• [What the task asks]
Exactly reproduce the lines from the top of the entries below through the line containing "localparam int N = 32;", with both ends included.
(Beginning of The data)
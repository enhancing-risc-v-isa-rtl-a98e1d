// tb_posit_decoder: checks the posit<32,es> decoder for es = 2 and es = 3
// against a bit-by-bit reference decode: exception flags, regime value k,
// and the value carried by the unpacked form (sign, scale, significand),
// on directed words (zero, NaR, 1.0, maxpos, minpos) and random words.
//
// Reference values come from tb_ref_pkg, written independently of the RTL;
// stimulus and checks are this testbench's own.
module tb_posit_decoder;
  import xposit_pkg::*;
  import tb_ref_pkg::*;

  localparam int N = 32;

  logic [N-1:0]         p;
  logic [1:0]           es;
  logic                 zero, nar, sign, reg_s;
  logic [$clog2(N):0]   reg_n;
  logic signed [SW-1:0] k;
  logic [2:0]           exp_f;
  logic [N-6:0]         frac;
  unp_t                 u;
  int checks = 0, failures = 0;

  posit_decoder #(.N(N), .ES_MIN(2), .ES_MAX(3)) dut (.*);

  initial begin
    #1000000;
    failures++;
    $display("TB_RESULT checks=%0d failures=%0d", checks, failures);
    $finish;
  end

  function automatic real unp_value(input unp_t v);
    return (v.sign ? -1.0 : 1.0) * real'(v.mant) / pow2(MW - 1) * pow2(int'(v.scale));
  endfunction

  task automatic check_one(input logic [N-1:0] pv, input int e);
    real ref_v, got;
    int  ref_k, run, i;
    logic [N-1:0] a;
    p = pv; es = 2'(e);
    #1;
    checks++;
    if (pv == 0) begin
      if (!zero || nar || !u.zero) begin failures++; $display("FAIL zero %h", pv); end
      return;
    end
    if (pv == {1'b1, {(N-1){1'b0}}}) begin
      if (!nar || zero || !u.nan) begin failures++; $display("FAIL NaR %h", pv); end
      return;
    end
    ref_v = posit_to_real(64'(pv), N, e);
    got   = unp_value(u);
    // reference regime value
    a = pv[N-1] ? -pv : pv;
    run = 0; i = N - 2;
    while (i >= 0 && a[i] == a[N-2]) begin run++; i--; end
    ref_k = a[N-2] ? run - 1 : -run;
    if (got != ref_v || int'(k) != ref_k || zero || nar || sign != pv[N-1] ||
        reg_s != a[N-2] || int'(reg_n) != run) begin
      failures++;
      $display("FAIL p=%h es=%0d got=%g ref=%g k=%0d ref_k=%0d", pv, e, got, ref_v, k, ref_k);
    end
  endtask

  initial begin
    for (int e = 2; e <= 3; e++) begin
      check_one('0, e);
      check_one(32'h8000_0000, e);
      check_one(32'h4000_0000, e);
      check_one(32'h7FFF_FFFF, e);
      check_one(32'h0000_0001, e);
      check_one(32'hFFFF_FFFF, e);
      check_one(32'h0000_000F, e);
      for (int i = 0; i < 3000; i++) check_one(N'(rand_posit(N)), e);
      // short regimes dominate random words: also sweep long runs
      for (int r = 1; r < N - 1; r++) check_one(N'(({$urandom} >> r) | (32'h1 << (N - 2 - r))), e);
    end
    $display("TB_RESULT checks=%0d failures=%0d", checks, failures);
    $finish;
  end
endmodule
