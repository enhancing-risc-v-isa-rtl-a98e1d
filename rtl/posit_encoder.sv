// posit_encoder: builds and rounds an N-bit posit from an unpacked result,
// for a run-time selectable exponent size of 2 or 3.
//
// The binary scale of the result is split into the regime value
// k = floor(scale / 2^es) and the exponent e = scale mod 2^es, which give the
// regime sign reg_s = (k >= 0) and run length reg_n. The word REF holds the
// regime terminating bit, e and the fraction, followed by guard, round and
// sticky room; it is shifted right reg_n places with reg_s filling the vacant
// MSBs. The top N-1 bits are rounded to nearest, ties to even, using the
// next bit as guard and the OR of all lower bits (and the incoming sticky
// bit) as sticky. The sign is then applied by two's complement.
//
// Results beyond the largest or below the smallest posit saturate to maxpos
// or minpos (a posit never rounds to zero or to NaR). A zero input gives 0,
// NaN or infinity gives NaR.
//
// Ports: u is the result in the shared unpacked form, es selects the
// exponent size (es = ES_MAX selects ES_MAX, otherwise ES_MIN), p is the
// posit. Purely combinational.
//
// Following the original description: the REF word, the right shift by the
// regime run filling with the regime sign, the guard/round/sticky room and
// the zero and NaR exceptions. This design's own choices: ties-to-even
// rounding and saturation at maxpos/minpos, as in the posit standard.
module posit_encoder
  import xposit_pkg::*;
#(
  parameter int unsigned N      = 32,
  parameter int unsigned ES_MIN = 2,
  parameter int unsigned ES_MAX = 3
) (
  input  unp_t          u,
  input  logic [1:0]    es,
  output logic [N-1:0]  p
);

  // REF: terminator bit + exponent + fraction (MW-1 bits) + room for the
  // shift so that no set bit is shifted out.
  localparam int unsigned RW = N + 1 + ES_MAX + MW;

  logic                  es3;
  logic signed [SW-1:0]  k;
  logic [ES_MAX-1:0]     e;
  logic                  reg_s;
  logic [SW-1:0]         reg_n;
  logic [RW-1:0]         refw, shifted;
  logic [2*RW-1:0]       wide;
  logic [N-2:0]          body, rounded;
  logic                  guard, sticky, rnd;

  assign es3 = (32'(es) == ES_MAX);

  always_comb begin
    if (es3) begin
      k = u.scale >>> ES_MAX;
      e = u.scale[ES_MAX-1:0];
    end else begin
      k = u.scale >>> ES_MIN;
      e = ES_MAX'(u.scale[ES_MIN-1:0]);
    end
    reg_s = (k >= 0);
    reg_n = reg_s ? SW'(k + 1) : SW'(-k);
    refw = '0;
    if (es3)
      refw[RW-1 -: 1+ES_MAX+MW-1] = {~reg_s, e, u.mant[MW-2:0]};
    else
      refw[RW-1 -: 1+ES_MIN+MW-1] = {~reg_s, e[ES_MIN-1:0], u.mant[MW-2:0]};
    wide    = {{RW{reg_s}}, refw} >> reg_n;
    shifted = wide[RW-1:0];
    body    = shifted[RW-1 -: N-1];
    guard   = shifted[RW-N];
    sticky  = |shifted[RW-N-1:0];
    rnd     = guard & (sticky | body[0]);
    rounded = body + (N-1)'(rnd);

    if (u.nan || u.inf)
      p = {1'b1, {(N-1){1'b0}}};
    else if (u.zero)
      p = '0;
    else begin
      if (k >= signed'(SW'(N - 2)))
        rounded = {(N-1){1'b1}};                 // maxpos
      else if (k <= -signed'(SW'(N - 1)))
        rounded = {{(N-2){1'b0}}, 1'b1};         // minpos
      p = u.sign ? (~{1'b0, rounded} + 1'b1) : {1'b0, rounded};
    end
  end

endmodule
(End of The data)
• [Solution for this problem]
repository enhancing-risc-v-isa-rtl-a98e1d
// tb_posit_decoder: checks the posit<32,es> decoder for es = 2 and es = 3
// against a bit-by-bit reference decode: exception flags, regime value k,
// and the value carried by the unpacked form (sign, scale, significand),
// on directed words (zero, NaR, 1.0, maxpos, minpos) and random words.
//
// Reference values come from tb_ref_pkg, written independently of the RTL;
// stimulus and checks are this testbench's own.
module tb_posit_decoder;
  import xposit_pkg::*;
  import tb_ref_pkg::*;

  localparam int N = 32;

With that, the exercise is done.